When Bill C-6 passed in the House of Commons by a vote of 263-63 with the support of some key members of the Official Opposition — such as Conservative Leader Erin O’Toole — on June 22, the pro-life organization Campaign Life Coalition blasted the government and most federal MPs for an “unprecedented attack on people of faith who hold to the biblical definition of marriage, who adhere to natural law and who want to protect their children from a life of great suffering, including in some cases, bodily mutilation that is irreversible,” according to CLC president Jeff Gunnarson.
Conversion therapy is an effort to try and change a person’s sexual orientation or gender identity. A number of provinces and cities in Canada have brought in their own anti-conversion therapy regulations.
Bill C-6 makes changes to the Criminal Code that makes it a crime to force a minor or non-consenting adult to undergo conversion therapy.
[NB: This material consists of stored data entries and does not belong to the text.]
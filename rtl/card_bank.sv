// card_bank: the set of cards the PICC side can emulate.
//
// Holds N_CARDS 4-byte UIDs as a parameter table and presents the one picked
// by card_sel. The selection is registered and only follows card_sel while
// hold is low, so the emulated card cannot change in the middle of a
// handshake (the top level raises hold while the PICC is not idle). The
// default table holds the two UIDs used when the emulator was demonstrated
// with commercial readers, 0x12345678 and 0x00BC614E; the number of cards
// and the hold rule are this implementation's choices.
//
// Timing: uid changes one cycle after card_sel when hold is low. A card_sel
// beyond the table selects card 0.
module card_bank #(
  parameter int unsigned N_CARDS = 2,
  parameter logic [N_CARDS-1:0][31:0] UIDS = {32'h00BC614E, 32'h12345678}
) (
  input  logic                               clk,
  input  logic                               rst,
  input  logic                               hold,
  input  logic [(N_CARDS > 1 ? $clog2(N_CARDS) : 1)-1:0] card_sel,
  output logic [31:0]                        uid
);
  always_ff @(posedge clk) begin
    if (rst) begin
      uid <= UIDS[0];
    end else if (!hold) begin
      uid <= (32'(card_sel) < 32'(N_CARDS)) ? UIDS[card_sel] : UIDS[0];
    end
  end
endmodule
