// tb_card_bank: checks card selection and the hold rule.
//
// After reset the first card (0x12345678) is presented; selecting card 1
// presents 0x00BC614E one cycle later; while hold is high a change of
// card_sel has no effect, and it takes effect once hold drops. Then 300
// random cycles of selection and hold on this table and on a three-card
// table (whose 2-bit card_sel can point past its end, which must give card
// 0) are compared with a reference.
module tb_card_bank;
  logic clk = 1'b0;
  logic rst = 1'b1;
  always #1 clk = ~clk;

  logic        hold = 1'b0;
  logic        card_sel = 1'b0;
  logic [31:0] uid;

  card_bank dut (.clk, .rst, .hold, .card_sel, .uid);

  // A three-card table: card_sel is 2 bits wide, and 3 lies beyond it.
  localparam logic [2:0][31:0] UIDS3 = {32'hA1B2C3D4, 32'h0BADF00D, 32'hCAFE0001};
  logic        hold3 = 1'b0;
  logic [1:0]  sel3 = 2'd0;
  logic [31:0] uid3;
  card_bank #(.N_CARDS(3), .UIDS(UIDS3)) dut3 (.clk, .rst, .hold(hold3), .card_sel(sel3), .uid(uid3));

  int checks = 0, failures = 0;
  task automatic check(input bit ok, input string what);
    checks++;
    if (!ok) begin
      failures++;
      $display("FAIL: %s", what);
    end
  endtask

  initial begin
    repeat (3) @(negedge clk);
    rst = 1'b0;
    check(uid == 32'h12345678, $sformatf("reset uid %h", uid));
    card_sel = 1'b1;
    @(negedge clk);
    check(uid == 32'h00BC614E, $sformatf("card 1 uid %h", uid));
    hold = 1'b1;
    card_sel = 1'b0;
    repeat (5) @(negedge clk);
    check(uid == 32'h00BC614E, "held during hold");
    hold = 1'b0;
    @(negedge clk);
    check(uid == 32'h12345678, "follows after hold");
    // Random selection and hold on both tables against a reference: the
    // output takes the selected entry (card 0 beyond the table) one cycle
    // after a cycle with hold low, and keeps its value otherwise.
    begin
      logic [31:0] exp2, exp3;
      exp2 = uid;
      exp3 = uid3;
      for (int i = 0; i < 300; i++) begin
        card_sel = 1'($urandom);
        hold     = ($urandom_range(3) == 0);
        sel3     = 2'($urandom);
        hold3    = ($urandom_range(3) == 0);
        if (!hold) exp2 = card_sel ? 32'h00BC614E : 32'h12345678;
        if (!hold3) exp3 = (sel3 < 2'd3) ? UIDS3[sel3] : UIDS3[0];
        @(negedge clk);
        check(uid == exp2, $sformatf("2-card table: %h, expected %h", uid, exp2));
        check(uid3 == exp3, $sformatf("3-card table: %h, expected %h (sel %0d)", uid3, exp3, sel3));
      end
    end
    $display("TB_RESULT checks=%0d failures=%0d", checks, failures);
    $finish;
  end

  initial begin
    repeat (5000) @(posedge clk);
    failures++;
    $display("FAIL: watchdog");
    $display("TB_RESULT checks=%0d failures=%0d", checks, failures);
    $finish;
  end
endmodule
It also makes it a crime to take a minor out of the country to access conversion therapy.
While the CLC has been one of the most vocal critics of Bill C-6, opposition has come from other Christian and religious organizations such as the Association for Reformed Political Action (ARPA) which, like the Canadian Conference of Catholic Bishops (CCCB), claims to be against some forms of conversion therapy but worries that Bill C-6’s definition of the therapy is too vague and could lead to the courts taking an expansive interpretation.
“We support a bill banning conversion therapy, but not this bill, because it bans more than conversion therapy,” said ARPA’s director of law and public policy André Schutten.
“ARPA Canada condemns coercive practices designed to alter a person’s sexuality through pain, pharmaceuticals, surgery or shaming rituals,” a statement by ARPA said, adding that Bill C-6’s “definition of conversion therapy goes well beyond these archaic practices, capturing counselling and psychological support for those who struggle with gender dysphoria, as well as spiritual counselling around questions of sexual ethics and identity.”
In a presentation to the Commons, the CCCB said Bill C-6 “is generic in its scope and ambiguous in its language, and thus its application could be overextended and interpreted to include what are and should remain lawful activities.”